Task to carry out
Below are several records. Retype exactly those lines running from the one with "filename README.md" through the one with "eye-scan sampling offset, which", end lines included, and no others.

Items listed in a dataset
◆ ◆ ◆
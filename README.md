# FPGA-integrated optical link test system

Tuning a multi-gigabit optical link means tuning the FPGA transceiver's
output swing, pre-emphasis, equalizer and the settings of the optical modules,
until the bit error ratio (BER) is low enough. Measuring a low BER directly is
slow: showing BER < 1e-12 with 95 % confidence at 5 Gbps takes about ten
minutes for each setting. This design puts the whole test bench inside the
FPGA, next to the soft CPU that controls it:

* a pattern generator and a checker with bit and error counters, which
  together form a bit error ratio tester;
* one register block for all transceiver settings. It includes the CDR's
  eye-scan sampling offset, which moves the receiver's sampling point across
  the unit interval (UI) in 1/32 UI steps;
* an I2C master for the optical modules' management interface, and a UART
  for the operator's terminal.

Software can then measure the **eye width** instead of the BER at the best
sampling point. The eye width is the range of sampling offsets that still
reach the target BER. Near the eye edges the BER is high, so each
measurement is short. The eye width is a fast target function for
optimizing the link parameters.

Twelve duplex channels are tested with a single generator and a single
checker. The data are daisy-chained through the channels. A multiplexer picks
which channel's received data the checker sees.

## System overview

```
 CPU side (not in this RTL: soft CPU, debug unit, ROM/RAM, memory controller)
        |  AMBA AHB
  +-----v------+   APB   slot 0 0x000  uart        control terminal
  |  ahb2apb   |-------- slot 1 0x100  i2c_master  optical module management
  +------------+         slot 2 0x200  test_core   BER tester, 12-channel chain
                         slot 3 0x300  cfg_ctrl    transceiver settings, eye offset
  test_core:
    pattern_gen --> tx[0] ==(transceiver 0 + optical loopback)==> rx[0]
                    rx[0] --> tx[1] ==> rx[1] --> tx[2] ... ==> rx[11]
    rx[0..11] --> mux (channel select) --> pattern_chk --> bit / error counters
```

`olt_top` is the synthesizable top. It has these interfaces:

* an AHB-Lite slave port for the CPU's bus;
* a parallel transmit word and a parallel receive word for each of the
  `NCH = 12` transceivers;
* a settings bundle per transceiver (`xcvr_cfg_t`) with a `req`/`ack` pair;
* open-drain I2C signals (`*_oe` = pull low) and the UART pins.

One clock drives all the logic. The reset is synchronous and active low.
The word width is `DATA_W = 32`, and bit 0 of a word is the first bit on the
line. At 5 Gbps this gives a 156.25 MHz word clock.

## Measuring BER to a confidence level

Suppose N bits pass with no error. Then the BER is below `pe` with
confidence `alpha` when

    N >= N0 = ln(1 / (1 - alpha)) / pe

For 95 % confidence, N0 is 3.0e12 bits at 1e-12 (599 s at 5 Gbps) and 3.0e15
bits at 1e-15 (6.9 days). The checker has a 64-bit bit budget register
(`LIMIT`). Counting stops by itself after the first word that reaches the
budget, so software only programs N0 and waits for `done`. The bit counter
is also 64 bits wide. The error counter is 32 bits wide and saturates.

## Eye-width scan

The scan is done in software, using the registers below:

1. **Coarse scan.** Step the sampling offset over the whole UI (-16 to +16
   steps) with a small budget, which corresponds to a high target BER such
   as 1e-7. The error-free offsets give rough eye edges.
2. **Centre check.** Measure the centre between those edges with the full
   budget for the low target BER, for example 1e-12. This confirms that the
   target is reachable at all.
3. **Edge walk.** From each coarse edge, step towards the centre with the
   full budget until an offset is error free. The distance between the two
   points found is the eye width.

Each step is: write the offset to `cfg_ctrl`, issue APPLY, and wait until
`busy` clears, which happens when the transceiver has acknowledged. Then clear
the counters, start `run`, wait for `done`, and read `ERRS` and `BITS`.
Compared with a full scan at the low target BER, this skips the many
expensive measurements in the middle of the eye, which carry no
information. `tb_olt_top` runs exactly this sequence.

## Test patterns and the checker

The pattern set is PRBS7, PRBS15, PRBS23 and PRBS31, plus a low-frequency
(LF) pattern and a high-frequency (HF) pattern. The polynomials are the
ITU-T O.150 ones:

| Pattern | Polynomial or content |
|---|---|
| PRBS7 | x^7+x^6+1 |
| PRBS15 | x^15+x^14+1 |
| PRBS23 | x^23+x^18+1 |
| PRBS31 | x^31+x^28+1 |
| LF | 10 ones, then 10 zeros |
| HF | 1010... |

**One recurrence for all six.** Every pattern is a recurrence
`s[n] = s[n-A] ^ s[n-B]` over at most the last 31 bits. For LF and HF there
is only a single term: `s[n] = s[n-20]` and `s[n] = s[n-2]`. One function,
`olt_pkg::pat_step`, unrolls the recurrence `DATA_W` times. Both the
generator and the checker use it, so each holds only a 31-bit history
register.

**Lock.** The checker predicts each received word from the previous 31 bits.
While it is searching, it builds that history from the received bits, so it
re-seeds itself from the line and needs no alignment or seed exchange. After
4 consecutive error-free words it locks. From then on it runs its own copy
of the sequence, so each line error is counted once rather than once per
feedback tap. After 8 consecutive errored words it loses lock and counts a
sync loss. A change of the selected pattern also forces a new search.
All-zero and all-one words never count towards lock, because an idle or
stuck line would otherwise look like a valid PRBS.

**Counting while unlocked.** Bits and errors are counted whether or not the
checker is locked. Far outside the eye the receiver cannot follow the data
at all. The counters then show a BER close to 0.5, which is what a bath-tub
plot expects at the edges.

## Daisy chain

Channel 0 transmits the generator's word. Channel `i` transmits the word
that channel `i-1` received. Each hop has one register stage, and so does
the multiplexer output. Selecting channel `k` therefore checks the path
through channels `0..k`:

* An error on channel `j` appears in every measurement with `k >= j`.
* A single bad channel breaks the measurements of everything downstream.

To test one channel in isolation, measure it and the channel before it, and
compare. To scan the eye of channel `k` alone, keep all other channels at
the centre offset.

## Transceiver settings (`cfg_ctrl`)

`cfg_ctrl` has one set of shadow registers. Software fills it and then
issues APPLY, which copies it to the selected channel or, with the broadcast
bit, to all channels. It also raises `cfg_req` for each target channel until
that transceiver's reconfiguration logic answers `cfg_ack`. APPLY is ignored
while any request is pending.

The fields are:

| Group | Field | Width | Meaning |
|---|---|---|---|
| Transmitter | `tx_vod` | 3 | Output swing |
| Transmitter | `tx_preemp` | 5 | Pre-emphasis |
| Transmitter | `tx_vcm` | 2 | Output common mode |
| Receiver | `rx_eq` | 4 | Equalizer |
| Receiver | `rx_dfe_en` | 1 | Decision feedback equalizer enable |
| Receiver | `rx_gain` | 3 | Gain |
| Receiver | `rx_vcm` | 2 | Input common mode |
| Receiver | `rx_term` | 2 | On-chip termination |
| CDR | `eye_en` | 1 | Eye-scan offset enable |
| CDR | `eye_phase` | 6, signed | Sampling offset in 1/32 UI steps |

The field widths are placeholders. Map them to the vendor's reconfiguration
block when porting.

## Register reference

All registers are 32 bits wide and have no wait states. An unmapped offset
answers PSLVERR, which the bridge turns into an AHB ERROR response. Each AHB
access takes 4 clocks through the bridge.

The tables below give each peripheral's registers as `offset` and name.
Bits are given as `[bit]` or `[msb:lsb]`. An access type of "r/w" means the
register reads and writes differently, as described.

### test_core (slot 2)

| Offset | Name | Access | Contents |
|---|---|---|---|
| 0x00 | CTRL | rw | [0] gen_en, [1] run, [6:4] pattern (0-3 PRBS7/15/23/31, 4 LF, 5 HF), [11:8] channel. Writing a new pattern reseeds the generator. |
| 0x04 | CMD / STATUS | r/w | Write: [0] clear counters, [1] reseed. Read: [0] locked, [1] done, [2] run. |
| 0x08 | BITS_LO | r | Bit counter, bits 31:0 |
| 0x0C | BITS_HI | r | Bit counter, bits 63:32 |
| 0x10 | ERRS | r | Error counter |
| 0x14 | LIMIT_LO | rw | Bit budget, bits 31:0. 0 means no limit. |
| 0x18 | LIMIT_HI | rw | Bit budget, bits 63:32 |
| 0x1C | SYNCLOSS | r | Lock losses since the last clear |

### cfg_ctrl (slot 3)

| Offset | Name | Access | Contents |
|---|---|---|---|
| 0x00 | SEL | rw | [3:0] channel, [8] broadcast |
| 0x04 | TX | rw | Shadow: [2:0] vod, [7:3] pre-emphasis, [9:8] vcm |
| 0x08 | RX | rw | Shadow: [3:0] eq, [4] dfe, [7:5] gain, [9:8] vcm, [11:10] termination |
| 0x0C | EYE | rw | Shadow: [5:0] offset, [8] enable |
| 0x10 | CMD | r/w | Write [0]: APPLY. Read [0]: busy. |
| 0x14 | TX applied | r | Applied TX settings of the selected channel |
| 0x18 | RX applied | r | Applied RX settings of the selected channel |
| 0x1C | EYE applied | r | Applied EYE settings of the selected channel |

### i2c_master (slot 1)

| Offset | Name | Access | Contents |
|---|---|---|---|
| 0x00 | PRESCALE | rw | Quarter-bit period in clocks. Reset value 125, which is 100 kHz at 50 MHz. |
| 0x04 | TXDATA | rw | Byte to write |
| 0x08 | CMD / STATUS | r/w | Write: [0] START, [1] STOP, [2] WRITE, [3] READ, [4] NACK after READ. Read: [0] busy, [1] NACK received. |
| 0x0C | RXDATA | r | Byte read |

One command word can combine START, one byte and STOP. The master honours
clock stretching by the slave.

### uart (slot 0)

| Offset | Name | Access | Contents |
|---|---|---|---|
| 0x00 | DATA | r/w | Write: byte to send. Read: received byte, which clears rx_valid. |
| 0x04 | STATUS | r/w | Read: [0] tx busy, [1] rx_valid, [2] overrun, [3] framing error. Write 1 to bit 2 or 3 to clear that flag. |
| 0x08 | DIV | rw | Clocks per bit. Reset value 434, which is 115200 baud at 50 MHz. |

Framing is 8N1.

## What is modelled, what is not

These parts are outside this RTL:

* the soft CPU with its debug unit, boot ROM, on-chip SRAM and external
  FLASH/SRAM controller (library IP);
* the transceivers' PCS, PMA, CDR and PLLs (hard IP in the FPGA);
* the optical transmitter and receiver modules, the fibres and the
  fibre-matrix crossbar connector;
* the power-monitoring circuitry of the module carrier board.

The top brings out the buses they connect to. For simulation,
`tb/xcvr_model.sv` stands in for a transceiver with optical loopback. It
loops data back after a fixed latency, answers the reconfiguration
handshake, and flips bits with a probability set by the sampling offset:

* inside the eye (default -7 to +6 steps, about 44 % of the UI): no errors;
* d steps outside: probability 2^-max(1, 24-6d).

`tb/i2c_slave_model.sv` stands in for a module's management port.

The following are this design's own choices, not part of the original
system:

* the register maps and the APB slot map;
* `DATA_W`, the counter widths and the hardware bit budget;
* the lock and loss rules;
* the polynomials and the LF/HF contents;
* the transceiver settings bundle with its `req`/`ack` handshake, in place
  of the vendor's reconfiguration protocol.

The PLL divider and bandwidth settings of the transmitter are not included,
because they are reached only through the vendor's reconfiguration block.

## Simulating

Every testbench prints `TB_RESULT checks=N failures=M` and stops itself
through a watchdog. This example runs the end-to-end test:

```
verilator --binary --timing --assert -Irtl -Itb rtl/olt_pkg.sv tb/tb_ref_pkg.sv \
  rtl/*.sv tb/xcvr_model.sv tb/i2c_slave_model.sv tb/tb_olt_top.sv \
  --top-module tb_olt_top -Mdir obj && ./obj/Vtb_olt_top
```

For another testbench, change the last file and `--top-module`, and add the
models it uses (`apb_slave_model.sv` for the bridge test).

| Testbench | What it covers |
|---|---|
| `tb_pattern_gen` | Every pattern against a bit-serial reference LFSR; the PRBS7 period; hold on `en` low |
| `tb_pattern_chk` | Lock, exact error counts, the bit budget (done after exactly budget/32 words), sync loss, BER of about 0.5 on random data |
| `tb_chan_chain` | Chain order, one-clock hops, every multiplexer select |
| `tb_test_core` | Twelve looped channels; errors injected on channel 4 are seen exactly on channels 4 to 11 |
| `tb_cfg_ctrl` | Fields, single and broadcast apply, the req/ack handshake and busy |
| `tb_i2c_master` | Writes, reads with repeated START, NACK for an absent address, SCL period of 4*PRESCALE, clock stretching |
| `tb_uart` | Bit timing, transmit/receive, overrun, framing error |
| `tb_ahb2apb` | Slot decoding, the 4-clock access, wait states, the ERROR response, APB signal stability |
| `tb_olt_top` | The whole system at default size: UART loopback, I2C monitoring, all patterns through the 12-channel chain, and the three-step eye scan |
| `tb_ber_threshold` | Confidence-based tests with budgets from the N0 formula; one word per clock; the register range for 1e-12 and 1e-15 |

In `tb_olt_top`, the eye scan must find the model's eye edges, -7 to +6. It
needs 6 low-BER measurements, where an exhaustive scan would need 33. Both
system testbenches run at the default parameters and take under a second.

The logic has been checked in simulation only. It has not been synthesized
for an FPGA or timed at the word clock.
◆ ◆ ◆
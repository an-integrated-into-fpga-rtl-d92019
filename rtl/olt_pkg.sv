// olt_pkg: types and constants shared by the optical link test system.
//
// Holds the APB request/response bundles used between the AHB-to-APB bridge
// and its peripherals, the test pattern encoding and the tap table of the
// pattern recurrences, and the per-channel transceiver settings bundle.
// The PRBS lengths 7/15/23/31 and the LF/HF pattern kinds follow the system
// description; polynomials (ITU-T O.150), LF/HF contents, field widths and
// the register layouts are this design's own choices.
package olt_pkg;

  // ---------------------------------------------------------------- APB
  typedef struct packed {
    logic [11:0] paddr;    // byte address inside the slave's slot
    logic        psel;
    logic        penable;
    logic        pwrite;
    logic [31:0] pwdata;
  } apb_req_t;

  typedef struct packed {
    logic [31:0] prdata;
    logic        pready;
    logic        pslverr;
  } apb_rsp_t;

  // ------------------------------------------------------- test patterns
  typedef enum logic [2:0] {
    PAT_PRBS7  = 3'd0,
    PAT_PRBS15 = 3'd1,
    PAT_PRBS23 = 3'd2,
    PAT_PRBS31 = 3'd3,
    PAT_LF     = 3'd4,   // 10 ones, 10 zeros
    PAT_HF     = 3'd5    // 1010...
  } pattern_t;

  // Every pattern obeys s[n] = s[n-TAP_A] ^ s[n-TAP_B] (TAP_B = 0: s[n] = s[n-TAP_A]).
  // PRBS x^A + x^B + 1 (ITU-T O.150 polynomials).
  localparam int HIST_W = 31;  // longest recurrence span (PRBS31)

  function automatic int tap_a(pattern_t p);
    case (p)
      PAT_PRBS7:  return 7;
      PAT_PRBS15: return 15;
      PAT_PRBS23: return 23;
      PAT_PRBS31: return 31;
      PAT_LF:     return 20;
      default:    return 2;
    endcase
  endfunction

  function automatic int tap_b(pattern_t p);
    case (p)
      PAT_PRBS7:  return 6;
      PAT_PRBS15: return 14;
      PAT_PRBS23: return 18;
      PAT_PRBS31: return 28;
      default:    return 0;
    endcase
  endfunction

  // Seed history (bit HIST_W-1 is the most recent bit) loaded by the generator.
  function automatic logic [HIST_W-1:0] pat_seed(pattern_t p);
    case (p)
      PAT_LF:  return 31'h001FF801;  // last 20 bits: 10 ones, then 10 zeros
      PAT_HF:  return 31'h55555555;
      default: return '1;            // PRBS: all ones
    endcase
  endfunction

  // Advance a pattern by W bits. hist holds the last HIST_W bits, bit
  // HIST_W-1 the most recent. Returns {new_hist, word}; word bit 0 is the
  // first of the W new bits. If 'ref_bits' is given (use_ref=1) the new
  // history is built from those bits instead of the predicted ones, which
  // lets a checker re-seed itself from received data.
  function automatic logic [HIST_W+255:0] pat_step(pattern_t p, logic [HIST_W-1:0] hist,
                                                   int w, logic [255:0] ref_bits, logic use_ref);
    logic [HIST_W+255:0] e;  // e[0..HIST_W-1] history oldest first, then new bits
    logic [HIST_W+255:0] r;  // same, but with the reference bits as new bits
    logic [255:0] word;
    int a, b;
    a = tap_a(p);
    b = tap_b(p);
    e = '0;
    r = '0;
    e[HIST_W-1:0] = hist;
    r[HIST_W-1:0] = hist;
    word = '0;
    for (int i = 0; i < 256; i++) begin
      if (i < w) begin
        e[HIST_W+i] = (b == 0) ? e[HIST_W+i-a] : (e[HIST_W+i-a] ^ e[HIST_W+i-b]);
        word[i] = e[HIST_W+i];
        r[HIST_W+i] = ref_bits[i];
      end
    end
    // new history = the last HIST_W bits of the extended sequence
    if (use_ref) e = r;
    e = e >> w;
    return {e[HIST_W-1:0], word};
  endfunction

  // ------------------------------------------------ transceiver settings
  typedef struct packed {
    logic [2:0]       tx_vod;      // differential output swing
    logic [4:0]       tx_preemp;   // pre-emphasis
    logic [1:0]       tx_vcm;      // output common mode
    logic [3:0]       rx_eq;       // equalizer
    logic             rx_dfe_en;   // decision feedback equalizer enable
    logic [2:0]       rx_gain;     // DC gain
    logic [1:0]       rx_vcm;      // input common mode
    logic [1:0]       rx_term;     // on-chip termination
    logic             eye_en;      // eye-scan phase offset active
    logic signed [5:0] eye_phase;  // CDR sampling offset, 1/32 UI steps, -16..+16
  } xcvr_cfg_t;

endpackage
◆ ◆ ◆
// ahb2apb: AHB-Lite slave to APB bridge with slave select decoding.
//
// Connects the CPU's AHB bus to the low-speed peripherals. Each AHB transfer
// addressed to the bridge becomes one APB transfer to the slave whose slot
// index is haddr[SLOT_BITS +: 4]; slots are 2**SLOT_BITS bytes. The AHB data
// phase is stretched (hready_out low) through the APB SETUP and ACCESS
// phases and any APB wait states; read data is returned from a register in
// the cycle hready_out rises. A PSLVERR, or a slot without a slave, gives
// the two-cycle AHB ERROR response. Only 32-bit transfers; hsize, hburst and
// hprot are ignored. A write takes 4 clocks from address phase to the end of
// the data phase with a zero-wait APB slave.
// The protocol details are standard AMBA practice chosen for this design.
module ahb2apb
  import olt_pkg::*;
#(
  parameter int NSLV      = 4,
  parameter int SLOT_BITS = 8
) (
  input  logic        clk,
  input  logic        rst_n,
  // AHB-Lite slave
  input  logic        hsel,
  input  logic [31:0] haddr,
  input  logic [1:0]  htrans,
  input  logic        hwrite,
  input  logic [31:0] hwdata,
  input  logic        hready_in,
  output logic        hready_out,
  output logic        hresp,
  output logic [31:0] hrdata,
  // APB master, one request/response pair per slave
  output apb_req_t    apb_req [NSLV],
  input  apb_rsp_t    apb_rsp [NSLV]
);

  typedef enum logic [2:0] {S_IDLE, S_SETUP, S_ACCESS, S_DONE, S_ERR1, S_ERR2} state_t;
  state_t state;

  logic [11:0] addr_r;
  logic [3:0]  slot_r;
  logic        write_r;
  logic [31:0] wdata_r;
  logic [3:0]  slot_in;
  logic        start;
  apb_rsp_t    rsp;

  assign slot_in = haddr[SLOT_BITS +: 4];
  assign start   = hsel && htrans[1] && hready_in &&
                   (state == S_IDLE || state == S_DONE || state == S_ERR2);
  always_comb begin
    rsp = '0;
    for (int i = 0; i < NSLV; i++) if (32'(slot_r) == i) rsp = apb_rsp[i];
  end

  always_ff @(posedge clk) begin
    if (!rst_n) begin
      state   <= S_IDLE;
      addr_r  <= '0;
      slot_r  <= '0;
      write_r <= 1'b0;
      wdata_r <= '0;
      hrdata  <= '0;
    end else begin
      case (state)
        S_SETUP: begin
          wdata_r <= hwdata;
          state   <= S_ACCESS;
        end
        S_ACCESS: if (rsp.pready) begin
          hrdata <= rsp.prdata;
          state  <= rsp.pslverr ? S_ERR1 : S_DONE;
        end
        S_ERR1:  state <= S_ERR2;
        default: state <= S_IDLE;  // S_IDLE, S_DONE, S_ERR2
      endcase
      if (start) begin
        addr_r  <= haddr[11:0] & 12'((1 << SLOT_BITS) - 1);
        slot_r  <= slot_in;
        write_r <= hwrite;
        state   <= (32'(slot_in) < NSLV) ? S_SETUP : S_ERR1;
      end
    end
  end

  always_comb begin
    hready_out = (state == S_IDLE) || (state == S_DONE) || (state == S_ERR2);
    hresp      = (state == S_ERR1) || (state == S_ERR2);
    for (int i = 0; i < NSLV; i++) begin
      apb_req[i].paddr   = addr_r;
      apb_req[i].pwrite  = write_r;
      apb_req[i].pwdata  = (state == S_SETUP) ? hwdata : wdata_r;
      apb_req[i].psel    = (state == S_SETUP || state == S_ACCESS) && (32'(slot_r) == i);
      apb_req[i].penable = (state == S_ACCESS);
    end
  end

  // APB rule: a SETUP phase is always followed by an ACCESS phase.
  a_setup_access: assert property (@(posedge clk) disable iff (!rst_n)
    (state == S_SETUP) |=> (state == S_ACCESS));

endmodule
◆ ◆ ◆
Result of this task
filename README.md
# FPGA-integrated optical link test system

Tuning a multi-gigabit optical link means tuning the FPGA transceiver's
output swing, pre-emphasis, equalizer and the settings of the optical modules,
until the bit error ratio (BER) is low enough. Measuring a low BER directly is
slow: showing BER < 1e-12 with 95 % confidence at 5 Gbps takes about ten
minutes for each setting. This design puts the whole test bench inside the
FPGA, next to the soft CPU that controls it:

* a pattern generator and a checker with bit and error counters, which
  together form a bit error ratio tester;
* one register block for all transceiver settings. It includes the CDR's
  eye-scan sampling offset, which moves the receiver's sampling point across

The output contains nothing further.